Later that night, alone on the couch, body fully healed from the countless bites and slashing wounds I’d received, I stared at the popcorn ceiling, counting each rotating swish of the ceiling fan as it turned above my head. The streets were silent.

  The shifters had done an efficient job of clearing the small town out. No doubt there’d be cops and Feds snooping around the place when people were reported missing in the morning.

  The killings had been so sloppy. So brazen. It made me wonder just how confident the Triad was. At first I’d figured they’d sent out the Cavalry because of fear, because maybe we were getting close to solving the puzzle.
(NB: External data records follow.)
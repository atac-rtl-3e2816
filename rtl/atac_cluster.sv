// atac_cluster: one cluster of the ATAC chip, 16 tiles and a Hub.
//
// The tiles form a 4x4 electrical mesh (the ENet, tile = y*4 + x); tiles 5 and 10 have the
// extra router port to the Hub. Tile 0 holds the cluster's memory controller in place of a
// core. The Hub sends on the cluster's ONet wavelength and receives every other cluster's
// lane; its two BNet buses reach all 16 tiles.
//
// Ports: the cluster's ONet send lane and flow-control bit, the ONet receive lanes of all
// clusters, the network ports of the 16 cores (tile 0's is unused) and the memory bus of the
// controller. The cluster size, the Hub and the memory controller per cluster follow the
// document; which tiles reach the Hub and which tile holds the controller are this design's
// choices.
module atac_cluster
  import atac_pkg::*;
#(
  parameter int unsigned NCL   = 64,
  parameter int unsigned K     = 4,
  parameter int unsigned SETS  = 256
) (
  input  logic              clk,
  input  logic              rst_n,
  input  cluster_id_t       my_cluster,
  // ONet
  output logic              tx_valid,
  output flit_t             tx_flit,
  output logic              fc_out,
  input  logic              rx_valid [NCL],
  input  flit_t             rx_flit  [NCL],
  input  logic              fc_in    [NCL],
  // cores
  input  logic              core_tx_valid [16],
  input  flit_t             core_tx_flit  [16],
  output logic              core_tx_ready [16],
  output logic              core_rx_valid [16],
  output flit_t             core_rx_flit  [16],
  input  logic              core_rx_ready [16],
  // memory bus
  output logic              mem_req_valid,
  input  logic              mem_req_ready,
  output logic              mem_req_we,
  output addr_t             mem_req_addr,
  output logic [DATA_W-1:0] mem_req_wdata,
  input  logic              mem_resp_valid,
  input  logic [DATA_W-1:0] mem_resp_rdata,
  // directory events, one bit per tile
  output logic [15:0]       ev_bcast_inv,
  output logic [15:0]       ev_g_set,
  output logic [15:0]       ev_recall,
  output logic [15:0]       ev_nack
);
  // link from tile t out of port p
  logic  lv [16][4];
  flit_t lf [16][4];
  logic  lr [16][4];   // ready seen by tile t's output port p

  logic  hv [16];
  flit_t hf [16];
  logic  hr [16];

  logic  bv [2];
  flit_t bf [2];
  logic  brdy [16][2];
  logic  trdy [2][16];

  logic  mrv [16];
  logic  mwe [16];
  addr_t mad [16];
  logic [DATA_W-1:0] mwd [16];

  function automatic int nbr(int t, int p);
    int x, y;
    x = t % 4; y = t / 4;
    unique case (p)
      P_N:     return (y > 0) ? t - 4 : -1;
      P_E:     return (x < 3) ? t + 1 : -1;
      P_S:     return (y < 3) ? t + 4 : -1;
      default: return (x > 0) ? t - 1 : -1;
    endcase
  endfunction

  for (genvar t = 0; t < 16; t++) begin : g_tile
    logic  iv [4];
    flit_t ifl [4];
    logic  ir [4];
    logic  ordy [4];
    for (genvar p = 0; p < 4; p++) begin : g_p
      localparam int N = nbr(t, p);
      localparam int Q = (p + 2) % 4;     // the neighbour's port facing back
      if (N >= 0) begin : g_link
        assign iv[p]   = lv[N][Q];
        assign ifl[p]  = lf[N][Q];
        assign lr[N][Q] = ir[p];
      end else begin : g_edge
        assign iv[p]  = 1'b0;
        assign ifl[p] = '0;
        assign lr[t][p] = 1'b1;
      end
      assign ordy[p] = lr[t][p];
    end
    for (genvar b = 0; b < 2; b++) begin : g_b
      assign trdy[b][t] = brdy[t][b];
    end

    atac_tile #(.IS_MC(t == 0), .K(K), .SETS(SETS)) u_tile (
      .clk, .rst_n, .my_id({my_cluster, tile_id_t'(t)}),
      .nb_in_valid(iv), .nb_in_flit(ifl), .nb_in_ready(ir),
      .nb_out_valid(lv[t]), .nb_out_flit(lf[t]), .nb_out_ready(ordy),
      .hub_valid(hv[t]), .hub_flit(hf[t]), .hub_ready(hr[t]),
      .bnet_valid(bv), .bnet_flit(bf), .bnet_ready(brdy[t]),
      .core_tx_valid(core_tx_valid[t]), .core_tx_flit(core_tx_flit[t]),
      .core_tx_ready(core_tx_ready[t]),
      .core_rx_valid(core_rx_valid[t]), .core_rx_flit(core_rx_flit[t]),
      .core_rx_ready(core_rx_ready[t]),
      .mem_req_valid(mrv[t]), .mem_req_ready(t == 0 ? mem_req_ready : 1'b1),
      .mem_req_we(mwe[t]), .mem_req_addr(mad[t]), .mem_req_wdata(mwd[t]),
      .mem_resp_valid(t == 0 ? mem_resp_valid : 1'b0), .mem_resp_rdata(mem_resp_rdata),
      .ev_bcast_inv(ev_bcast_inv[t]), .ev_g_set(ev_g_set[t]),
      .ev_recall(ev_recall[t]), .ev_nack(ev_nack[t])
    );
    if (t != int'(HUB_TILE_W) && t != int'(HUB_TILE_E)) begin : g_nohub
      assign hr[t] = 1'b1;
    end
  end

  assign mem_req_valid = mrv[0];
  assign mem_req_we    = mwe[0];
  assign mem_req_addr  = mad[0];
  assign mem_req_wdata = mwd[0];

  logic  ev [2];
  flit_t ef [2];
  logic  er [2];
  assign ev[0] = hv[HUB_TILE_W];
  assign ef[0] = hf[HUB_TILE_W];
  assign ev[1] = hv[HUB_TILE_E];
  assign ef[1] = hf[HUB_TILE_E];
  assign hr[HUB_TILE_W] = er[0];
  assign hr[HUB_TILE_E] = er[1];

  hub #(.NCL(NCL), .NT(16)) u_hub (
    .clk, .rst_n, .my_cluster,
    .enet_valid(ev), .enet_flit(ef), .enet_ready(er),
    .tx_valid, .tx_flit, .fc_out,
    .rx_valid, .rx_flit, .fc_in,
    .bnet_valid(bv), .bnet_flit(bf), .tile_ready(trdy)
  );
endmodule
  But what if Juan had been telling the truth? What if this wasn’t an attack based on fear but rather one based on glorying in the soon-to-come apocalypse?

  It took hours to finally fall asleep and when I did it was to see a vision of Pandora dressed in red and bathed in blood.

  ~*~

  I didn’t talk to Vyxen, nor did she talk to me as we entered the Zombie Queen’s lair the next morning.

  The inside of the cave was similar to the other one Pandora and I had once stood in when we’d made our pact with the Queen.

  The red rock and muted glow of cave mushrooms lent everything a surreal, almost Mars-like feel to the place.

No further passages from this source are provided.